LAKSH Career Academy

LAKSH Career Academy
Author: Hiren Dave

Wednesday, 11 February 2015

11 FEBRUARY 2015: AAP tsunami crushes Modiwave in Delhi

Ø  The Arvind Kejriwal-led Aam Aadmi Party swept to power with 67 seats in the 70-member Delhi Assembly, leaving only three to the Bharatiya Janata Party. The Congress tally was nil. The Congress had been in power for three consecutive terms in the State until 2013 and the BJP had won all seven Lok Sabha seats in May 2014. BJP’s chief ministerial candidate Kiran Bedi lost in Krishna Nagar, a seat won by Union Minister Harsh Vardhan five times in a row from 1993 to 2013. Mr. Kejriwal will be sworn in as Chief Minister on February 14, exactly a year after he quit the post after 49 days in power in February 2014.

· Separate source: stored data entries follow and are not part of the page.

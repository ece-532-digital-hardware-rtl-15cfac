// tb_displaypattern_full: one complete frame through the design at its
// default size: a 640x480 image (307,200 pixels) read from ZBT RAM,
// Gaussian-blurred, buffered in the 32x32 FIFO and written to video RAM
// under a display controller that withholds access part of the time. Every
// one of the 307,200 video RAM writes is checked against the reference
// filter; the test also reports how often the FIFO filled and a burst was
// rewound, and fails if that never happened.
module tb_displaypattern_full;
  import photoshop_pkg::*;

  logic        clk = 0, rst = 1;
  logic [18:0] zbt_addr, vram_addr;
  logic        zbt_rd_en, user_access_ok, vram_we, last_data, rewind, frame_done;
  bmp_pixel_t  zbt_rdata, vram_wdata;
  logic        env_done;
  int          env_checks, env_fail, env_writes;
  int checks = 0, failures = 0, rewinds = 0, cyc = 0;

  displaypattern dut (.*);

  dp_env env (
    .clk, .rst, .zbt_addr, .zbt_rd_en, .zbt_rdata, .user_access_ok,
    .vram_we, .vram_addr, .vram_wdata, .last_data,
    .done(env_done), .checks(env_checks), .failures(env_fail), .writes(env_writes), .out_sum());

  always #5 clk = ~clk;

  initial begin
    #50000000;
    failures++;
    $display("watchdog expired after %0d cycles, %0d writes", cyc, env_writes);
    $display("TB_RESULT checks=%0d failures=%0d", checks, failures);
    $finish;
  end

  always @(posedge clk) if (!rst) begin
    cyc++;
    if (rewind) rewinds++;
  end

  initial begin
    repeat (3) @(posedge clk);
    @(negedge clk) rst = 0;
    wait (env_done);
    checks   = env_checks + 3;
    failures = env_fail;
    if (env_writes != FRAME_PIXELS) begin failures++; $display("FAIL wrote %0d pixels", env_writes); end
    if (rewinds == 0) begin failures++; $display("FAIL no burst was rewound"); end
    if (!frame_done) begin failures++; $display("FAIL frame_done not raised"); end
    $display("frame: %0d pixels in %0d cycles, %0d rewinds", env_writes, cyc, rewinds);
    $display("TB_RESULT checks=%0d failures=%0d", checks, failures);
    $finish;
  end
endmodule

Ø  The Aam Aadmi Party’s landslide victory is among the most comprehensive victories in the history of Indian elections. Only Sikkim has seen bigger sweeps, with one party having won all seats in the Assembly sometimes. Sikkim saw India’s three most comprehensive electoral wins ever: the Nar Bahadur Bhandari-led Sikkim Sangram Parishad, and the incumbent five-time Chief Minister Pawan Kumar Chamling’s Sikkim Democratic Front have both won all 32 seats in one election each. In 2004, Mr. Chamling’s party won 31 of the 32 seats. In terms of seat share, the Aam Aadmi Party’s performance is next only to these.
Ø  Scientists at the Indian Institute of Science have successfully tested an alternative to syringes for drug delivery. The method, tested on mice, delivers medicine through tiny capsules when triggered by a micro-shock wave. Developing methods for alternative delivery of drugs has gained importance considering the large number of infections that are spread through contaminated, non-sterilised syringes.  The researchers designed tiny biocapsules made of a polymer (spermidine-dextran sulfate or Sper–DS). The capsules are so small that 10 of the biggest ones could be placed in a length of one millimetre. The capsules are loaded with either insulin or the antibiotic ciprofloxacin. They are then placed on the infection site — for instance, external diabetic wounds — and are triggered by micro-shock waves produced by a handheld machine.
Ø  To be launched in 2019, the world’s biggest solar telescope based in Maui, Hawaii, would significantly improve the forecasting of space weather hazards, say researchers from the University of Sheffield in Britain. With a four-metre diameter primary mirror, the telescope will be able to pick up unprecedented detail on the surface of the Sun — the equivalent of being able to examine a one pound coin from 100 km away.
Ø  In an effort to deepen economic cooperation, Israel has offered its expertise and technological capabilities to India in its ambitious drive to clean up the Ganga. A preliminary offer on this was made when Amit Lang, Director-General of the Ministry of Economy, Israel, met Indian officials.
Ø  Nobel laureate Amartya Sen has won the newly instituted Charleston-EFG John Maynard Keynes Prize. Regarded as one of the foremost thinkers in the field of famine, poverty, social choice and welfare economics, Professor Sen has done ground-breaking work that has been academically influential and had a profound impact on the formation of development policy worldwide. Professor Sen will receive £7,500 to commission a work of art and will deliver the annual Charleston-EFG Keynes Lecture at the Charleston Festival in the U.K. This year’s lecture, scheduled for May 23, will be on “The economic consequences of austerity.”
Ø  Scientists have found that the earth’s inner core has its own smaller core within it, a discovery that may shed light on how our planet evolved. The discovery was made possible after a novel application of earthquake-reading technology by a research team at the University of Illinois and colleagues at Nanjing University in China.

Ø  Facebook announced a tie-up with Reliance Communications to launch Internet.org in India, bringing to the land of a billion-plus people a service that the social media giant says helps affordable Internet access but whose critics disapprove its restrictiveness. India now becomes the sixth destination for Internet.org, a Facebook-led initiative envisaged about a year-and-a-half back with six other founding partners, including Samsung and Qualcomm. The service has already been launched in Zambia, Tanzania, Kenya, Colombia and Ghana. For the time being, the service has gone live in Maharashtra, Gujarat, A.P., T.N. and Kerala.